Exercise brief: What you give back should be exactly the opening lines of the data, ending with the line that contains "again after the" and including it.

Exercise material:
● ● ● ● ● ● ●

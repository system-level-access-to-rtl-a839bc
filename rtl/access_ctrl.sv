// access_ctrl: command translator that operates an IEEE 1687 network from a
// byte stream arriving at a functional port.
//
// Protocol (see ijtag_pkg): control commands select instruments and set their
// operation in the SIB control register (SCR) and instrument control register
// (ICR); the first control command after a data command clears both. A data
// command starts the access. It runs a configuration scan, which shifts SCR
// into the closed chain of N SIBs and opens the selected segments, and then a
// data scan over the active path. The data scan walks the path from SIB N
// down to SIB 1: one SIB bit, then, if the SIB is open, the instrument's bits
// (length from the instrument length memory, ILM), least significant first.
// Write instruments get payload bits from the data command; read instruments
// get their own outgoing bits back as filler, so a read does not disturb
// them; SIB bits are shifted as 0 so the network is closed again after the
// access. Only the bits of read instruments are packed into returned bytes,
// every instrument starting a new byte, zero-padded.
//
// EXT = 1 adds the features of the level-i controller, whose network is
// bridge_net (iA..iD):
//   - the payload of a data command is streamed into iA, one byte per data
//     scan with iA's data-available bit generated as 1, waiting before each
//     scan while iA still holds an unsent byte (stream_busy);
//   - reading iB also writes 1 into iD in the same scan (acknowledge);
//   - with HW_IRQ = 1, when idle and with no command being assembled, a high
//     irq (iC) makes the controller read iB by itself and return the byte.
// The command format, SCR/ICR/ILM and the scan order follow the documented
// translator; the closing of the SIBs, the read filler, the byte packing and
// the per-byte streaming into iA are this design's choices.
//
// Timing: one scan bit per clock; a scan costs path length + 2 clocks. The
// shift stalls while a payload byte has not arrived or while the output byte
// register is still full. Byte streams use valid/ready handshakes.
module access_ctrl
  import ijtag_pkg::*;
#(
  parameter int N        = 150,
  parameter bit EXT      = 1'b0,
  parameter bit HW_IRQ   = 1'b0,
  parameter int ILM_KIND = EXT ? 1 : 0
) (
  input  logic       clk,
  input  logic       rst_n,
  // command byte stream in
  input  logic [7:0] rx_data,
  input  logic       rx_valid,
  output logic       rx_ready,
  // returned bytes out
  output logic [7:0] tx_data,
  output logic       tx_valid,
  input  logic       tx_ready,
  // scan network
  output logic       net_capture,
  output logic       net_shift,
  output logic       net_update,
  output logic       net_tdi,
  input  logic       net_tdo,
  // level-i extensions
  input  logic       irq,
  input  logic       stream_busy,
  output logic       busy
);
  ctrl_state_e   state;
  logic [N:1]    scr, icr;
  logic [7:0]    hdr0;
  logic [CW-1:0] remaining;
  logic          fresh;
  logic [IW-1:0] cur;
  logic          in_sib;
  logic [LW-1:0] bitpos, cur_len;
  logic [7:0]    wbyte, obyte;
  logic [3:0]    wcnt, obits;
  logic          consumed;
  logic [7:0]    out_data;
  logic          out_valid;

  ilm_rom #(.N(N), .KIND(ILM_KIND)) u_ilm (.idx(cur), .len(cur_len));

  assign tx_data = out_data;
  assign tx_valid = out_valid;
  assign busy = (state != S_IDLE);

  // ---- data-scan step, combinational ----
  logic sel, wr, last_bit, gen1, need_byte, push, out_free, step_ok, wbit;
  logic [7:0] push_byte;

  always_comb begin
    sel       = scr[cur];
    wr        = icr[cur];
    last_bit  = (bitpos == cur_len - LW'(1));
    gen1      = EXT && ((cur == IW'(BR_ID)) || (cur == IW'(BR_IA) && bitpos == LW'(8)));
    need_byte = !in_sib && wr && !gen1 && (wcnt == 0) && (remaining != 0);
    push      = !in_sib && !wr && (obits == 4'd7 || last_bit);
    out_free  = !out_valid || tx_ready;
    step_ok   = (!need_byte || rx_valid) && (!push || out_free);
    if (in_sib)         wbit = 1'b0;
    else if (!wr)       wbit = net_tdo;
    else if (gen1)      wbit = 1'b1;
    else if (wcnt != 0) wbit = wbyte[0];
    else if (need_byte) wbit = rx_data[0];
    else                wbit = 1'b0;
    push_byte = obyte | (8'(net_tdo) << obits);
  end

  // ---- outputs to the network and the byte streams ----
  always_comb begin
    net_capture = (state == S_CFG_CAP) || (state == S_DAT_CAP);
    net_update  = (state == S_CFG_UPD) || (state == S_DAT_UPD);
    net_shift   = (state == S_CFG_SH) || (state == S_DAT_SH && step_ok);
    net_tdi     = 1'b0;
    if (state == S_CFG_SH)      net_tdi = scr[cur];
    else if (state == S_DAT_SH) net_tdi = wbit;
    unique case (state)
      S_IDLE, S_HDR1, S_DRAIN: rx_ready = 1'b1;
      S_DAT_SH:                rx_ready = step_ok && need_byte;
      default:                 rx_ready = 1'b0;
    endcase
  end

  wire irq_start = EXT && HW_IRQ && irq && fresh && !rx_valid;

  always_ff @(posedge clk) begin
    if (!rst_n) begin
      state     <= S_IDLE;
      scr       <= '0;
      icr       <= '0;
      hdr0      <= '0;
      remaining <= '0;
      fresh     <= 1'b1;
      cur       <= '0;
      in_sib    <= 1'b1;
      bitpos    <= '0;
      wbyte     <= '0;
      wcnt      <= '0;
      obyte     <= '0;
      obits     <= '0;
      consumed  <= 1'b0;
      out_data  <= '0;
      out_valid <= 1'b0;
    end else begin
      if (out_valid && tx_ready) out_valid <= 1'b0;

      unique case (state)
        S_IDLE: begin
          if (irq_start) begin
            scr            <= '0;
            icr            <= '0;
            scr[BR_IB]     <= 1'b1;
            remaining      <= '0;
            state          <= S_PREP;
          end else if (rx_valid) begin
            hdr0  <= rx_data;
            state <= S_HDR1;
          end
        end

        S_HDR1: if (rx_valid) begin
          if (!hdr0[7]) begin : control_cmd
            logic [IW-1:0] idx;
            idx = {hdr0[5:0], rx_data};
            if (fresh) begin
              scr <= '0;
              icr <= '0;
            end
            fresh <= 1'b0;
            if (idx >= IW'(1) && idx <= IW'(N)) begin
              scr[idx] <= 1'b1;
              icr[idx] <= hdr0[6];
            end
            state <= S_IDLE;
          end else begin
            remaining <= {hdr0[6:0], rx_data};
            state     <= S_PREP;
          end
        end

        S_PREP: begin
          if (EXT && scr[BR_IB] && !icr[BR_IB]) begin
            scr[BR_ID] <= 1'b1;
            icr[BR_ID] <= 1'b1;
          end
          state <= S_WAIT;
        end

        S_WAIT: begin
          if (!(EXT && scr[BR_IA] && icr[BR_IA] && stream_busy)) state <= S_CFG_CAP;
        end

        S_CFG_CAP: begin
          cur   <= IW'(N);
          state <= S_CFG_SH;
        end

        S_CFG_SH: begin
          if (cur == IW'(1)) state <= S_CFG_UPD;
          else               cur   <= cur - 1'b1;
        end

        S_CFG_UPD: state <= S_DAT_CAP;

        S_DAT_CAP: begin
          cur      <= IW'(N);
          in_sib   <= 1'b1;
          consumed <= 1'b0;
          state    <= S_DAT_SH;
        end

        S_DAT_SH: if (step_ok) begin
          // payload bits
          if (!in_sib && wr && !gen1) begin
            if (wcnt != 0) begin
              wbyte <= wbyte >> 1;
              wcnt  <= wcnt - 1'b1;
            end else if (need_byte) begin
              wbyte     <= rx_data >> 1;
              wcnt      <= 4'd7;
              remaining <= remaining - 1'b1;
              consumed  <= 1'b1;
            end
          end
          // returned bits
          if (!in_sib && !wr) begin
            if (push) begin
              out_data  <= push_byte;
              out_valid <= 1'b1;
              obyte     <= '0;
              obits     <= '0;
            end else begin
              obyte <= push_byte;
              obits <= obits + 1'b1;
            end
          end
          // walk the path
          if (in_sib && sel) begin
            in_sib <= 1'b0;
            bitpos <= '0;
            wcnt   <= '0;
            obyte  <= '0;
            obits  <= '0;
          end else if (in_sib || last_bit) begin
            if (cur == IW'(1)) state <= S_DAT_UPD;
            else begin
              cur    <= cur - 1'b1;
              in_sib <= 1'b1;
            end
          end else begin
            bitpos <= bitpos + 1'b1;
          end
        end

        S_DAT_UPD: state <= S_NEXT;

        S_NEXT: begin
          if (remaining != 0 && consumed) state <= S_WAIT;
          else if (remaining != 0)        state <= S_DRAIN;
          else begin
            fresh <= 1'b1;
            state <= S_IDLE;
          end
        end

        S_DRAIN: if (rx_valid) begin
          remaining <= remaining - 1'b1;
          if (remaining == CW'(1)) begin
            fresh <= 1'b1;
            state <= S_IDLE;
          end
        end

        default: state <= S_IDLE;
      endcase
    end
  end

  // Returned bytes are held until taken.
  assert property (@(posedge clk) disable iff (!rst_n)
                   tx_valid && !tx_ready |=> tx_valid && $stable(tx_data));
endmodule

● ● ● ● ● ● ●

Output of the task:
repository system-level-access-to-rtl-a839bc
filename rtl/access_ctrl.sv
// access_ctrl: command translator that operates an IEEE 1687 network from a
// byte stream arriving at a functional port.
//
// Protocol (see ijtag_pkg): control commands select instruments and set their
// operation in the SIB control register (SCR) and instrument control register
// (ICR); the first control command after a data command clears both. A data
// command starts the access. It runs a configuration scan, which shifts SCR
// into the closed chain of N SIBs and opens the selected segments, and then a
// data scan over the active path. The data scan walks the path from SIB N
// down to SIB 1: one SIB bit, then, if the SIB is open, the instrument's bits
// (length from the instrument length memory, ILM), least significant first.
// Write instruments get payload bits from the data command; read instruments
// get their own outgoing bits back as filler, so a read does not disturb
// them; SIB bits are shifted as 0 so the network is closed again after the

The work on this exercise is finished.